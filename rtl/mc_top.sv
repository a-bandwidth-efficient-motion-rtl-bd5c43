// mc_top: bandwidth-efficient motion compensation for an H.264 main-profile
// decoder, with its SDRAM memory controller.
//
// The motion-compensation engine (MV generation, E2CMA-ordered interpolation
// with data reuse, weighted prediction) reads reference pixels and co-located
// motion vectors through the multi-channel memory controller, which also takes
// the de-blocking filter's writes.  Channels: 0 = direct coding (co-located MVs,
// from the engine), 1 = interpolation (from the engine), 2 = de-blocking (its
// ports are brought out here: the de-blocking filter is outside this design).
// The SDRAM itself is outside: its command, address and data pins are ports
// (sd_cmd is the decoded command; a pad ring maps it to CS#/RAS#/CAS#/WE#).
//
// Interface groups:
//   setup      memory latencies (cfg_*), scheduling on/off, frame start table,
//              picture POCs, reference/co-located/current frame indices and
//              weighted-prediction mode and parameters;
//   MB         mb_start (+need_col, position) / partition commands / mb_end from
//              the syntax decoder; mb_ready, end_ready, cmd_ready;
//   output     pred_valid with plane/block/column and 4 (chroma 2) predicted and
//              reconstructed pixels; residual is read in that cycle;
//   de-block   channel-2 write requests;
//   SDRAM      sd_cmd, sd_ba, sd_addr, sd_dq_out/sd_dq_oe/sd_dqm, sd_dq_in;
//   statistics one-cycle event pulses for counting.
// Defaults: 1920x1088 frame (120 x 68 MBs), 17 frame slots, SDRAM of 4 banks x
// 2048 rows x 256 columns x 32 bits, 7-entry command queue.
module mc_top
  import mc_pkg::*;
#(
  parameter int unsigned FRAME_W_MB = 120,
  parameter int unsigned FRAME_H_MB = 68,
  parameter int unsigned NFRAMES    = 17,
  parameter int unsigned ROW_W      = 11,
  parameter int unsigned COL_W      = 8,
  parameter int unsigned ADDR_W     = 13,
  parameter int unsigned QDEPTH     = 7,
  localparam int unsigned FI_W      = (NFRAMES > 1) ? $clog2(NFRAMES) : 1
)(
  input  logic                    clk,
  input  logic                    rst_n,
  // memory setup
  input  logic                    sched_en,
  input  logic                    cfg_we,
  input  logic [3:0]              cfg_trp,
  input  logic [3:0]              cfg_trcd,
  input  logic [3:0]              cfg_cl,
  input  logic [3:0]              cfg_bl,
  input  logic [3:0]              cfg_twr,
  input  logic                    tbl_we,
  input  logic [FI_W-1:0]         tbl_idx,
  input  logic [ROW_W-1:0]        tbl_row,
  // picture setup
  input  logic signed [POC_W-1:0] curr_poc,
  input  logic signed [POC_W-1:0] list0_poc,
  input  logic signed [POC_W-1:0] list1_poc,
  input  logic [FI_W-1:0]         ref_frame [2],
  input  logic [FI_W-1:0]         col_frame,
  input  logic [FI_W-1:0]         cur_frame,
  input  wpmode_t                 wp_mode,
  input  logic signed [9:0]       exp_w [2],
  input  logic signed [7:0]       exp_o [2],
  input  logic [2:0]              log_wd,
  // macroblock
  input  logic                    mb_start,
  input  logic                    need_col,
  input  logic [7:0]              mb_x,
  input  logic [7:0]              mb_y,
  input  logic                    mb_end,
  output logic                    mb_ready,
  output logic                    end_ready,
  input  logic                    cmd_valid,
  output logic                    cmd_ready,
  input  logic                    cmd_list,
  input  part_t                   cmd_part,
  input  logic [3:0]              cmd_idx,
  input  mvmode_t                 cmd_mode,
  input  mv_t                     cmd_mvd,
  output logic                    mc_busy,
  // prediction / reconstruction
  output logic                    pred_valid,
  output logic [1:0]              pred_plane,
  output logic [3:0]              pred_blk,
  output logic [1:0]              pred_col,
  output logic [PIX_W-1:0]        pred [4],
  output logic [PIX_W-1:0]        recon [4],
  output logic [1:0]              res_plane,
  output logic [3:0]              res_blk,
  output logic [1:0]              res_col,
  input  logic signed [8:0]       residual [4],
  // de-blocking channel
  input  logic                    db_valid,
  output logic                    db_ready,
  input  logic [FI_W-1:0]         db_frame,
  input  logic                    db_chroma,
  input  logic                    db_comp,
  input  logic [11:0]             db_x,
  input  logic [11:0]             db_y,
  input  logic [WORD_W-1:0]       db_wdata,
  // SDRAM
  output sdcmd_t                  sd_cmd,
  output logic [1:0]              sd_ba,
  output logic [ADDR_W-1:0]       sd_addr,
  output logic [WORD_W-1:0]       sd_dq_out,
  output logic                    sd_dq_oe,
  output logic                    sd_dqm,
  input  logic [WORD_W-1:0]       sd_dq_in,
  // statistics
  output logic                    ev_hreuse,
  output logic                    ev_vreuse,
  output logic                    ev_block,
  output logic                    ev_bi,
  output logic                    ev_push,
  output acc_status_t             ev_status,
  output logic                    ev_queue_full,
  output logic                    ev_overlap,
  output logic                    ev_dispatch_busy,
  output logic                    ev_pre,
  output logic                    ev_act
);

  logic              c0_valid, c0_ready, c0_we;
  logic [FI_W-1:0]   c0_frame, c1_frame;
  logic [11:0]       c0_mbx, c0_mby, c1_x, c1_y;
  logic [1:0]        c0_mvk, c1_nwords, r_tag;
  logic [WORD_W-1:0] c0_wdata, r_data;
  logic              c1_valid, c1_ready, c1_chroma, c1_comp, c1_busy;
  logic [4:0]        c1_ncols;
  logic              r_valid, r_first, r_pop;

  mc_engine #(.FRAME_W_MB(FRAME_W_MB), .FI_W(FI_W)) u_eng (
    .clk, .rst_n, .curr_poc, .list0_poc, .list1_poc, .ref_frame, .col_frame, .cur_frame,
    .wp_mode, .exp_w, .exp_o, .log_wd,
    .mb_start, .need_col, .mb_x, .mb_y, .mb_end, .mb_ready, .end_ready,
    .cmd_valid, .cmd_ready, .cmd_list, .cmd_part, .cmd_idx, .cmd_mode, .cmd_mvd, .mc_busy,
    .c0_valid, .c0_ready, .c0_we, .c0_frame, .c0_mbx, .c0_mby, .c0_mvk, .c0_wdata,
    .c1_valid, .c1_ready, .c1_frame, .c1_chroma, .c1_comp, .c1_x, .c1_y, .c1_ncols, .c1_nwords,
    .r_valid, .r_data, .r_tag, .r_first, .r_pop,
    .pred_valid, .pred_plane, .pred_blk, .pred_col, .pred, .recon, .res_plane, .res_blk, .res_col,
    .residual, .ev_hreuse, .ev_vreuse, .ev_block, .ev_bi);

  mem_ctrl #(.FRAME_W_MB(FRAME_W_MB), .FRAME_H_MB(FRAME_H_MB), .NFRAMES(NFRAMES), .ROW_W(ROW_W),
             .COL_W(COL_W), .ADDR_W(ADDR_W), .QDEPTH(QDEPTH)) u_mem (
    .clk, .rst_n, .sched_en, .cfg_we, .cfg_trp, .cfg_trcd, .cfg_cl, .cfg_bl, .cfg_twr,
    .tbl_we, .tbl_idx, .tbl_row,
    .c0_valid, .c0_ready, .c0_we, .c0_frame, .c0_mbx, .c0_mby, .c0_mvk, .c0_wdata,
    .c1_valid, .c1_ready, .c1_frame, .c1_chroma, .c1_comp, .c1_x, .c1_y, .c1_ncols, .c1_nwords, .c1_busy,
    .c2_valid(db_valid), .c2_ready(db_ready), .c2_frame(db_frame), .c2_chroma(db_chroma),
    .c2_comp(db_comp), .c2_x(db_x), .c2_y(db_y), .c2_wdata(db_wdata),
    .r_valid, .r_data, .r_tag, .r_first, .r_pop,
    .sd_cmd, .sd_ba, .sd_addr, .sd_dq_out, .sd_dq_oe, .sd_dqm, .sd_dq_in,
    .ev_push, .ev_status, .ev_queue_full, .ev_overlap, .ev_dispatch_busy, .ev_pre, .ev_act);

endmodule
-*-
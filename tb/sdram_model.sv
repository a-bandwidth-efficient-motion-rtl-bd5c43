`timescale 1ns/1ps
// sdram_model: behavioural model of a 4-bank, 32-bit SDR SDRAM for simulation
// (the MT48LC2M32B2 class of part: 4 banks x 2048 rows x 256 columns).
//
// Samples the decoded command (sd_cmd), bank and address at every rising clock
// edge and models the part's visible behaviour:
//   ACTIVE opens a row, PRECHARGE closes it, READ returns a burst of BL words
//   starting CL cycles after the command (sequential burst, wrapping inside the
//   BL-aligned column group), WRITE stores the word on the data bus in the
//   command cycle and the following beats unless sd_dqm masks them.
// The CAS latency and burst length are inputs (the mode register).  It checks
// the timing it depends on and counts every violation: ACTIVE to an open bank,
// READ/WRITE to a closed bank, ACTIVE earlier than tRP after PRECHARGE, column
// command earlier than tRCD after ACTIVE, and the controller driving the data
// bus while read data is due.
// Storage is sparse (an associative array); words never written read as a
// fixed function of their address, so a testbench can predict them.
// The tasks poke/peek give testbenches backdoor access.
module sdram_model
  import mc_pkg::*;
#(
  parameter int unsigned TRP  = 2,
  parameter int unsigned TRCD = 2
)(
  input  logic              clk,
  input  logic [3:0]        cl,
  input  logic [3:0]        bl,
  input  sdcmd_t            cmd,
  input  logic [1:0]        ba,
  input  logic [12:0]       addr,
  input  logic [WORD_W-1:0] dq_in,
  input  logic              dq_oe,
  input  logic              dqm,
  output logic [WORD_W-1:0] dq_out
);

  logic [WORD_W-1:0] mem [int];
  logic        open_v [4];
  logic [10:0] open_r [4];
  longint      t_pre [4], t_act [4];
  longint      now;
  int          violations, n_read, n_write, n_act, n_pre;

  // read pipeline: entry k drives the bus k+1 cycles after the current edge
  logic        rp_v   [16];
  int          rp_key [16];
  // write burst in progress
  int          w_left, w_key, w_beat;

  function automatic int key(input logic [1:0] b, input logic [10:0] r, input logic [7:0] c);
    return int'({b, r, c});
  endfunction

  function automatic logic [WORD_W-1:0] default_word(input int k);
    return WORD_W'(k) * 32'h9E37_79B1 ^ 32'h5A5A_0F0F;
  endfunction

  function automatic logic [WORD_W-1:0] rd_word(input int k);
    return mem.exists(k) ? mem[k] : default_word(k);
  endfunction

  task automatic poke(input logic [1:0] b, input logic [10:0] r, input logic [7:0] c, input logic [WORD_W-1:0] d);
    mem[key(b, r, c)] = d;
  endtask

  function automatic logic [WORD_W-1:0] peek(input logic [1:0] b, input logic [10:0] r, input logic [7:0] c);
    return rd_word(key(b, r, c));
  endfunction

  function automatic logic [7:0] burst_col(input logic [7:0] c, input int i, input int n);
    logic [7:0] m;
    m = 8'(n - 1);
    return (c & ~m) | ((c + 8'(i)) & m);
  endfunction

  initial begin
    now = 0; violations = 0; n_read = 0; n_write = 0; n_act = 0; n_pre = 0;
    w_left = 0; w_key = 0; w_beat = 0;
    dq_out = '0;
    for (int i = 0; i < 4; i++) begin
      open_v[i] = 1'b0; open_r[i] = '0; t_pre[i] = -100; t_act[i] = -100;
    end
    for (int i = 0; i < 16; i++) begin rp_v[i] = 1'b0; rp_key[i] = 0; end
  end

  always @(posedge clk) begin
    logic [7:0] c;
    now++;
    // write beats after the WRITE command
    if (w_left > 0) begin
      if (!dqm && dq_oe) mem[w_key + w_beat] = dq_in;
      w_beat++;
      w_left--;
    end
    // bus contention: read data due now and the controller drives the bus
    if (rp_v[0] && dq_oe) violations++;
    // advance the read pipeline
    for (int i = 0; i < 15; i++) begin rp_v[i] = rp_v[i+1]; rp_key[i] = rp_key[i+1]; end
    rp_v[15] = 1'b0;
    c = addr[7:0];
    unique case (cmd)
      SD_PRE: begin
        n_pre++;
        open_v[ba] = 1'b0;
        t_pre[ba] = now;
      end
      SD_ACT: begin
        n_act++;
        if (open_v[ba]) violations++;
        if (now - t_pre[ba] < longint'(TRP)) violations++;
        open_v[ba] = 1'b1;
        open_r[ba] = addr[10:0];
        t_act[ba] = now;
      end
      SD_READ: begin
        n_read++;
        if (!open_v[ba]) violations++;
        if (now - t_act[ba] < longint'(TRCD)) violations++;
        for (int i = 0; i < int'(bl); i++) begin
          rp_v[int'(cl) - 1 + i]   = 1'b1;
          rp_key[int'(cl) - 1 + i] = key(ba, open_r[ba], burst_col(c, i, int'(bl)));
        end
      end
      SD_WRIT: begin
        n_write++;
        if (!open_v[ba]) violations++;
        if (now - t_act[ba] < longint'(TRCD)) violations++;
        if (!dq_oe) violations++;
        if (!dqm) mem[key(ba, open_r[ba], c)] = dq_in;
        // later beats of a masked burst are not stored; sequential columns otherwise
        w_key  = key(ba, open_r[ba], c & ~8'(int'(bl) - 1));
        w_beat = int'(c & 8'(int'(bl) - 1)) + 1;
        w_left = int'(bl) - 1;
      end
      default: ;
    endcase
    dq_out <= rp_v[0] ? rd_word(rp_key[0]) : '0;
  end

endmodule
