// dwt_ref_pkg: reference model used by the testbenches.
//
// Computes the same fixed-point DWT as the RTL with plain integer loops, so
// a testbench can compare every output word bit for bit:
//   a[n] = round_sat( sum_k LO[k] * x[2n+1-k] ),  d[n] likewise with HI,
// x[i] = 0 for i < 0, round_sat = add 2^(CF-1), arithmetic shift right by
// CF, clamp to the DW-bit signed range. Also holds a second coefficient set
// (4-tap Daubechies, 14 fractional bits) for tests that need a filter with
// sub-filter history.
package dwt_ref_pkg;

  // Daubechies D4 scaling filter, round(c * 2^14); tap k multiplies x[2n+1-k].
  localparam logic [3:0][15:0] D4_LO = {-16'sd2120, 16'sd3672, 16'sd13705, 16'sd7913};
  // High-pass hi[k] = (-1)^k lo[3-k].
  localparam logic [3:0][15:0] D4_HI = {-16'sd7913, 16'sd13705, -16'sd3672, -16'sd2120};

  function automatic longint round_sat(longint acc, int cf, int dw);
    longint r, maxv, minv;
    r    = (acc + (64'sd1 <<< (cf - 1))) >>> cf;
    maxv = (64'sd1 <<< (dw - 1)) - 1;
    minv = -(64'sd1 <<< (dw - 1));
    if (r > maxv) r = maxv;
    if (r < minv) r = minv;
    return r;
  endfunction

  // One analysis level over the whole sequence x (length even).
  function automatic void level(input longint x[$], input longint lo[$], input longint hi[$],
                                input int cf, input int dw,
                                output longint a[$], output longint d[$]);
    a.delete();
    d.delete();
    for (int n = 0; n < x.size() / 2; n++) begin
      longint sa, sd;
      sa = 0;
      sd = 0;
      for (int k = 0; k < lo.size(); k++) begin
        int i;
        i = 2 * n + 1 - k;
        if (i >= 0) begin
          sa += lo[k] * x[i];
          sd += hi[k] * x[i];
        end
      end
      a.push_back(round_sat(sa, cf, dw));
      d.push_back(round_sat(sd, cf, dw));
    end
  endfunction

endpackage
-*-
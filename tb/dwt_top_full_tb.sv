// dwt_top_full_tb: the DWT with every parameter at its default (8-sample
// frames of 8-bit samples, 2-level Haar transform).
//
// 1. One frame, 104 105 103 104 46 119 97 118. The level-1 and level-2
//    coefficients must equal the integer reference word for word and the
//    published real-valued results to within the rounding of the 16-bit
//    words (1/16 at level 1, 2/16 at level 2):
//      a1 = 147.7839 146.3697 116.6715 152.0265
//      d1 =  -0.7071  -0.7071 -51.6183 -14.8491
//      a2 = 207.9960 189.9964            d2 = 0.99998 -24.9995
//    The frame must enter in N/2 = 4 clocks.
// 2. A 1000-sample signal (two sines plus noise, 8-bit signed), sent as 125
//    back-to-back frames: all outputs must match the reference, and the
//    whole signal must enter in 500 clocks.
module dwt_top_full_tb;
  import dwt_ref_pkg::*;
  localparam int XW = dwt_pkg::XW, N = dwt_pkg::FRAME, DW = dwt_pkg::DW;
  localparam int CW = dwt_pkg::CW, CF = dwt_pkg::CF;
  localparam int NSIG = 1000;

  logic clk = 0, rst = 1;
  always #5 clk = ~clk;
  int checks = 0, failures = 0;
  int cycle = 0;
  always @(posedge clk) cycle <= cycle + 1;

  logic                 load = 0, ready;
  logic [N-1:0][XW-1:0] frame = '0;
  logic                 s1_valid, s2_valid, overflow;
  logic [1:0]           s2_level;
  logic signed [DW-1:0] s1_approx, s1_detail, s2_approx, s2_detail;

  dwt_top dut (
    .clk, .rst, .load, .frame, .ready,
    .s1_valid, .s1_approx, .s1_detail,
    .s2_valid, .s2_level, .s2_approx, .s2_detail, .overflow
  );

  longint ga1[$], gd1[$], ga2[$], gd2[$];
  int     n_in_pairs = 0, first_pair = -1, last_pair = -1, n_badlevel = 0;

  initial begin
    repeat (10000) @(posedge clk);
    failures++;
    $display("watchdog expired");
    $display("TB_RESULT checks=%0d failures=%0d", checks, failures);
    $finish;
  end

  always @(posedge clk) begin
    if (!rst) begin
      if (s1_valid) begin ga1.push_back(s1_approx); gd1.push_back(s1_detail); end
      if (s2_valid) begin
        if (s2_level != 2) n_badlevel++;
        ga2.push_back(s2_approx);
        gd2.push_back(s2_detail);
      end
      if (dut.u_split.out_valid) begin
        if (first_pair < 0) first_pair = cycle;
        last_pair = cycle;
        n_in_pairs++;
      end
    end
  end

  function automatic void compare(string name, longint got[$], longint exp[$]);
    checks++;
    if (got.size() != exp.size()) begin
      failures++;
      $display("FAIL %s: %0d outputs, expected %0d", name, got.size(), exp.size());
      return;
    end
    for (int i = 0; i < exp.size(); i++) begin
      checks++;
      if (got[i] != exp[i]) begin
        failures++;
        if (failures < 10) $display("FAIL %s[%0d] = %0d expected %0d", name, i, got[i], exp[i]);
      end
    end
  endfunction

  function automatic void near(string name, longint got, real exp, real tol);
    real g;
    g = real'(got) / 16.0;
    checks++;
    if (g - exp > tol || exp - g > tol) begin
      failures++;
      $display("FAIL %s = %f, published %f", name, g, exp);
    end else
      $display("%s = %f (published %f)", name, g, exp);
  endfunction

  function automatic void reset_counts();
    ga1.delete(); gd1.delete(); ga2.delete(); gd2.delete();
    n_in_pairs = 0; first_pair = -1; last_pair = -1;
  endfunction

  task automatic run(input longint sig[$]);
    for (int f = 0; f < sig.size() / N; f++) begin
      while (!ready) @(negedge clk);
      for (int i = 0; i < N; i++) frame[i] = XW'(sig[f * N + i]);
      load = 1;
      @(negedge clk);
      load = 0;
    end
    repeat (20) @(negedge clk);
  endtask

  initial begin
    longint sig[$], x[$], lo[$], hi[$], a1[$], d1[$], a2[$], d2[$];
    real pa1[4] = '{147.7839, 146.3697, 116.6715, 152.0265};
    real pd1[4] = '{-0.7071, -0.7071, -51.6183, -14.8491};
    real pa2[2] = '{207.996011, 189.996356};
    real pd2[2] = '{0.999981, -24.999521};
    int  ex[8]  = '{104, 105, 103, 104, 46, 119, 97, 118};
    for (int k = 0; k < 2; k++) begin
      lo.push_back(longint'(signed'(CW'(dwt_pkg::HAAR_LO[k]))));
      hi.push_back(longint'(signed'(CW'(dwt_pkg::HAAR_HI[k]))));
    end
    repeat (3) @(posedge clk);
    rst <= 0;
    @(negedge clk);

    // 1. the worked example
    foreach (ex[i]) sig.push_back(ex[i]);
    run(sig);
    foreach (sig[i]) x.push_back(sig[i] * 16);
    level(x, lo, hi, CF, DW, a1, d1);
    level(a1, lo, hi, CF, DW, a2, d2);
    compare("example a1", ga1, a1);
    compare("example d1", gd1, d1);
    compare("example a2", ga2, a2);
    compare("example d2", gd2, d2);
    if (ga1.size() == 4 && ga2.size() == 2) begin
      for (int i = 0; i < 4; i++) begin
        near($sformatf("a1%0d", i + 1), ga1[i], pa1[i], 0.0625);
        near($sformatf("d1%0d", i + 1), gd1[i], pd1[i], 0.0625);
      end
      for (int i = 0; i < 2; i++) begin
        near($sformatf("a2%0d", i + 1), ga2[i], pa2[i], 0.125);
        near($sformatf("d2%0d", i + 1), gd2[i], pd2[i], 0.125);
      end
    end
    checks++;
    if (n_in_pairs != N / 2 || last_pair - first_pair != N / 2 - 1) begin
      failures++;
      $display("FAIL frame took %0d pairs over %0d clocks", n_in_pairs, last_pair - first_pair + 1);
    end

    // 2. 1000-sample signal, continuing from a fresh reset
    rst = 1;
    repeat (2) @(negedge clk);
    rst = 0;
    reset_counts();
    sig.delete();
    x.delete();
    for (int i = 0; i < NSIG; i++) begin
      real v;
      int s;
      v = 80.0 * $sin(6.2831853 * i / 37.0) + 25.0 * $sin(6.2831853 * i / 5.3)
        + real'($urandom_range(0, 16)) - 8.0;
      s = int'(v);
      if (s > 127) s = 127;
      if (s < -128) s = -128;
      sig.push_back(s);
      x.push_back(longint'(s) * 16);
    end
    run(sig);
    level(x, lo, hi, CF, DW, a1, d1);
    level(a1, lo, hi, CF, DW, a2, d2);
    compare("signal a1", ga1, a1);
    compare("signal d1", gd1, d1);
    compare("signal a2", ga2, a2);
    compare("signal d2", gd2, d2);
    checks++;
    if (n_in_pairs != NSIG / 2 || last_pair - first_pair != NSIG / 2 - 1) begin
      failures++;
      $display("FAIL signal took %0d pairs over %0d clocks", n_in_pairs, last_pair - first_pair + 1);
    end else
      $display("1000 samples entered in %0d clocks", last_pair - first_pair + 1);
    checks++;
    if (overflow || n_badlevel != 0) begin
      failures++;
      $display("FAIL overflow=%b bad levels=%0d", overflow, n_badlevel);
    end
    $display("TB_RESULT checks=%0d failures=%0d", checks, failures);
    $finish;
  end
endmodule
-*-
Work to complete :: Above are the records; copy exactly the lines from the line with "filename rtl/mc_top.sv" through the line with "commands / mb_end from", both included.

Output ::
filename rtl/mc_top.sv
repository a-bandwidth-efficient-motion-rtl-bd5c43
// mc_top: bandwidth-efficient motion compensation for an H.264 main-profile
// decoder, with its SDRAM memory controller.
//
// The motion-compensation engine (MV generation, E2CMA-ordered interpolation
// with data reuse, weighted prediction) reads reference pixels and co-located
// motion vectors through the multi-channel memory controller, which also takes
// the de-blocking filter's writes.  Channels: 0 = direct coding (co-located MVs,
// from the engine), 1 = interpolation (from the engine), 2 = de-blocking (its
// ports are brought out here: the de-blocking filter is outside this design).
// The SDRAM itself is outside: its command, address and data pins are ports
// (sd_cmd is the decoded command; a pad ring maps it to CS#/RAS#/CAS#/WE#).
//
// Interface groups:
//   setup      memory latencies (cfg_*), scheduling on/off, frame start table,
//              picture POCs, reference/co-located/current frame indices and
//              weighted-prediction mode and parameters;
//   MB         mb_start (+need_col, position) / partition commands / mb_end from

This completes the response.